I have lived in Valencia for a year now and I think it's an amazing place to live. I love it. It's a very compact city, almost everything I want or need - supermarkets, markets, cinema, park, shops, language school, cafes, restaurants, dentist, train station etc etc - is a walk away. The beach is a 20 minute cycle ride away (there are of course buses and trams too, although the cycle path network is very good) but in such a beautiful city, surrounded by a beautiful park, you won't go there that often. Downsides? Very hot and humid in August. The pavements are generally very crowded. If you sit outside to eat or drink, you will probably get hassled (for money or to buy stuff) about once every 20 minutes, but maybe that's true in most parts of Spain. Finally, few people speak English here (but I want to learn Spanish, so to me that's an advantage).


----------



## Pesky Wesky (May 10, 2009)

CharlieMCFC said:


> I have lived in Valencia for a year now and I think it's an amazing place to live.
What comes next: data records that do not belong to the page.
// tb_block_processor: one processor of a two-processor machine at a reduced
// size (64^3 volume, 16^3 blocks, queues of 16 rays), owning the blocks with
// x < 32 under the simple slab partition, with the behavioural RDRAM model
// behind its cache. The volume of the model is empty at this size, so rays
// only travel. The testbench plays the neighbour on both sides and the board
// controller, and checks:
//  - broadcast rays are taken only when this processor owns them;
//  - every accepted ray leaves exactly once: towards the neighbour once it
//    crosses x = 32 (owned by the other processor, sent right, the shorter
//    way), to the board controller as finished once it leaves the volume,
//    or to the board controller unfinished when its queue was full;
//  - a neighbour's ray meant for the other processor is passed on;
//  - a burst into one queue overflows it, and leaping, cache misses, queue
//    switches and all the output paths happen.
module tb_block_processor;
  import gicube_pkg::*;
  import tb_gicube_pkg::*;
  localparam int VN = 64, BN = 16, NP = 2, QL = 16, NB = 64;
  logic clk = 0, rst_n = 0;
  always #5 clk = ~clk;
  cfg_t cfg;
  logic [NB-1:0] empty_flags;
  lut_wr_t lut_wr;
  logic l_in_valid, r_in_valid, d_in_valid, l_in_ready, r_in_ready, d_in_ready;
  ray_t l_in_ray, r_in_ray, d_in_ray;
  logic l_out_valid, r_out_valid, d_out_valid, l_out_ready, r_out_ready, d_out_ready;
  ray_t l_out_ray, r_out_ray, d_out_ray;
  mem_req_t mem_req;
  logic mem_ready;
  mem_rsp_t mem_rsp;
  logic [15:0] ev;
  int n_reads, n_writes, max_irr;
  int checks = 0, failures = 0;
  int evc [16];
  int seen [int];
  int n_right = 0, n_left = 0, n_done = 0, n_ovf = 0, n_accepted = 0;

  block_processor #(.VOL_N(VN), .BLK_N(BN), .NPROC(NP), .QLEN(QL), .MY_ID(0)) dut (
    .clk, .rst_n, .cfg, .empty_flags, .lut_wr,
    .l_in_valid, .l_in_ray, .l_in_ready, .r_in_valid, .r_in_ray, .r_in_ready,
    .d_in_valid, .d_in_ray, .d_in_ready,
    .l_out_valid, .l_out_ray, .l_out_ready, .r_out_valid, .r_out_ray, .r_out_ready,
    .d_out_valid, .d_out_ray, .d_out_ready, .mem_req, .mem_ready, .mem_rsp, .ev);
  rdram_model #(.LAT(6), .STALL_EVERY(5)) u_mem (
    .clk, .req(mem_req), .ready(mem_ready), .rsp(mem_rsp), .n_reads, .n_writes, .max_irr);

  task automatic check(input bit ok, input string msg);
    checks++;
    if (!ok) begin failures++; if (failures < 10) $display("FAIL %s", msg); end
  endtask

  function automatic int rid(input ray_t r);
    return int'({r.dest_v, r.dest_u});
  endfunction

  // output monitor
  always @(posedge clk) begin
    if (rst_n) begin
      for (int b = 0; b < 16; b++) if (ev[b]) evc[b]++;
      if (r_out_valid && r_out_ready) begin
        n_right++;
        check(seen.exists(rid(r_out_ray)) && seen[rid(r_out_ray)] == 1, "right: unknown or repeated ray");
        seen[rid(r_out_ray)] = 2;
        check(r_out_ray.pos_x >= 16'(32 * 256) && r_out_ray.pos_x < 16'(64 * 256),
              $sformatf("right: ray at x %0h not owned by the neighbour", r_out_ray.pos_x));
      end
      if (l_out_valid && l_out_ready) begin
        n_left++;
        check(0, "left: with two processors the shorter way is always right");
      end
      if (d_out_valid && d_out_ready) begin
        check(seen.exists(rid(d_out_ray)) && seen[rid(d_out_ray)] == 1, "dsp: unknown or repeated ray");
        seen[rid(d_out_ray)] = 2;
        if (d_out_ray.rtype[T_DONE]) n_done++;
        else n_ovf++;
      end
    end
  end

  task automatic lut_write(input lut_sel_e sel, input int addr, input logic [83:0] data);
    @(negedge clk);
    lut_wr.we = 1'b1; lut_wr.sel = sel; lut_wr.addr = 17'(addr); lut_wr.data = data;
    @(negedge clk);
    lut_wr.we = 1'b0;
  endtask

  function automatic ray_t mk(input int id, input int px, input int py, input int pz, input int dx);
    ray_t r;
    r = make_ray(px, py, pz, dx, 0, 0, 0, 0, 16'hFFFF);
    r.dest_u = 8'(id); r.dest_v = 8'(id >> 8);
    return r;
  endfunction

  // offer a ray on the bus and the left input in the same cycles until taken
  task automatic offer2(input ray_t a, input bit use_a, input ray_t b, input bit use_b,
                        output bit took_a, output bit took_b);
    @(negedge clk);
    d_in_ray = a; d_in_valid = use_a;
    l_in_ray = b; l_in_valid = use_b;
    took_a = 0; took_b = 0;
    for (int k = 0; k < 200 && ((use_a && !took_a) || (use_b && !took_b)); k++) begin
      #1;
      if (d_in_valid && d_in_ready) begin took_a = 1; seen[rid(a)] = 1; end
      if (l_in_valid && l_in_ready) begin took_b = 1; seen[rid(b)] = 1; end
      @(posedge clk); #1;
      if (took_a) d_in_valid = 0;
      if (took_b) l_in_valid = 0;
      @(negedge clk);
    end
    d_in_valid = 0; l_in_valid = 0;
  endtask

  initial begin
    bit ta, tb2;
    int id;
    for (int b = 0; b < 16; b++) evc[b] = 0;
    cfg = '0; cfg.partition = PART_SIMPLE_SLAB; cfg.sample_dist = 16'd512; cfg.ert_threshold = 24'hF00000;
    empty_flags = '0;
    empty_flags[{2'd3, 2'd3, 2'd0}] = 1'b1;     // block (0,3,3) is empty
    lut_wr = '0;
    l_in_valid = 0; r_in_valid = 0; d_in_valid = 0; l_in_ray = '0; r_in_ray = '0; d_in_ray = '0;
    l_out_ready = 1; r_out_ready = 1; d_out_ready = 1;
    repeat (3) @(negedge clk);
    rst_n = 1;
    for (int i = 0; i < 2048; i++)  lut_write(LUT_GRAD, i, 84'(grad_entry(i)));
    for (int i = 0; i < 16384; i++) lut_write(LUT_SEG, i, 84'(seg_entry(i)));
    for (int i = 0; i < 256; i++)   lut_write(LUT_JITTER, i, 84'(jitter_entry(i)));
    for (int i = 0; i < 16384; i++) lut_write(LUT_POWER, i, 84'(power_entry(i)));
    for (int i = 0; i < 256; i++)   lut_write(LUT_RDIR, i, 84'(rdir_entry(i)));

    // a broadcast ray owned by the other processor is not taken
    @(negedge clk);
    d_in_ray = mk(1, 40 * 256, 8 * 256, 8 * 256, 16384); d_in_valid = 1;
    repeat (20) begin #1; check(!d_in_ready, "foreign broadcast ray taken"); @(negedge clk); end
    d_in_valid = 0;

    // a neighbour's ray owned by the other processor is passed on to the right
    offer2('0, 0, mk(2, 40 * 256, 8 * 256, 8 * 256, 16384), 1, ta, tb2);
    check(tb2, "neighbour ray not taken");

    // random rays in this processor's half, travelling +x or -x
    id = 10;
    for (int n = 0; n < 300; n++) begin
      ray_t a, b;
      a = mk(id, ($urandom % 32) * 256 + 128, ($urandom % 64) * 256, ($urandom % 64) * 256,
             ($urandom % 2) ? 16384 : -16384);
      b = mk(id + 1, ($urandom % 32) * 256 + 128, ($urandom % 64) * 256, ($urandom % 64) * 256,
             ($urandom % 2) ? 16384 : -16384);
      if (n % 50 == 7) begin
        // burst into one queue: both inputs, same block, moving slowly
        a = mk(id, 5 * 256, 5 * 256, 5 * 256, 16384); b = mk(id + 1, 6 * 256, 5 * 256, 5 * 256, 16384);
      end
      if (n % 40 == 3) a = mk(id, 2 * 256, 56 * 256, 56 * 256, 16384);   // through the empty block
      l_out_ready = $urandom % 4 != 0; r_out_ready = $urandom % 4 != 0; d_out_ready = $urandom % 4 != 0;
      offer2(a, 1, b, 1, ta, tb2);
      if (ta) n_accepted++;
      if (tb2) n_accepted++;
      id += 2;
    end
    // bursts that must overflow: 60 rays into one queue at two per cycle
    for (int n = 0; n < 30; n++) begin
      offer2(mk(id, 20 * 256, 40 * 256, 40 * 256, 16384), 1, mk(id + 1, 21 * 256, 40 * 256, 40 * 256, 16384), 1, ta, tb2);
      if (ta) n_accepted++;
      if (tb2) n_accepted++;
      id += 2;
    end
    l_out_ready = 1; r_out_ready = 1; d_out_ready = 1;
    // every sample of a new voxel neighbourhood misses in the cache, so
    // draining takes several hundred thousand cycles at worst
    for (int k = 0; k < 400; k++) begin
      int left;
      left = 0;
      foreach (seen[j]) if (seen[j] != 2) left++;
      if (left == 0) break;
      repeat (1000) @(negedge clk);
    end
    begin
      int missing;
      missing = 0;
      foreach (seen[k]) if (seen[k] != 2) missing++;
      check(missing == 0, $sformatf("%0d rays never left the processor", missing));
    end
    check(n_accepted > 500, $sformatf("only %0d rays accepted", n_accepted));
    check(n_right > 0 && n_done > 0, "right and finished paths used");
    check(n_ovf > 0 && evc[3] > 0 && evc[3] <= n_ovf, $sformatf("overflow: %0d rays, %0d events", n_ovf, evc[3]));
    check(evc[0] > 0, "cache misses");
    check(evc[7] > 0, "queue switches");
    check(evc[8] > 0, "space leaps");
    check(evc[15] > 0 && evc[14] > 0 && evc[14] <= n_done, $sformatf("issued %0d, done events %0d vs %0d", evc[15], evc[14], n_done));
    $display("accepted %0d right %0d done %0d overflow %0d issued %0d misses %0d switches %0d leaps %0d",
             n_accepted, n_right, n_done, n_ovf, evc[15], evc[0], evc[7], evc[8]);
    $display("TB_RESULT checks=%0d failures=%0d", checks, failures);
    $finish;
  end
  initial begin
    repeat (600000) @(posedge clk);
    failures++;
    $display("TB_RESULT checks=%0d failures=%0d", checks, failures);
    $finish;
  end
endmodule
I love it. It's a very compact city, almost everything I want or need - supermarkets, markets, cinema, park, shops, language school, cafes, restaurants, dentist, train station etc etc - is a walk away. The beach is a 20 minute cycle ride away (there are of course buses and trams too, although the cycle path network is very good) but in such a beautiful city, surrounded by a beautiful park, you won't go there that often. Downsides? Very hot and humid in August. The pavements are generally very crowded. If you sit outside to eat or drink, you will probably get hassled (for money or to buy stuff) about once every 20 minutes, but maybe that's true in most parts of Spain. Finally, few people speak English here (but I want to learn Spanish, so to me that's an advantage).


And do you find that most people speak Valencian, Spanish or you can't tell the difference yet?


----------



## Roland_O (Oct 17, 2016)

Pesky Wesky said:


> And do you find that most people speak Valencian, Spanish or you can't tell the difference yet?




As far as I can tell, people speak Valencian to family and friends, but castellano at work, or to strangers. Everyone seems to be able to speak Spanish. I have also noticed some of the surrounding villages default to valencian, while others stick to Spanish. People seemed chilled about it, unlike what I hear about Catalonia. 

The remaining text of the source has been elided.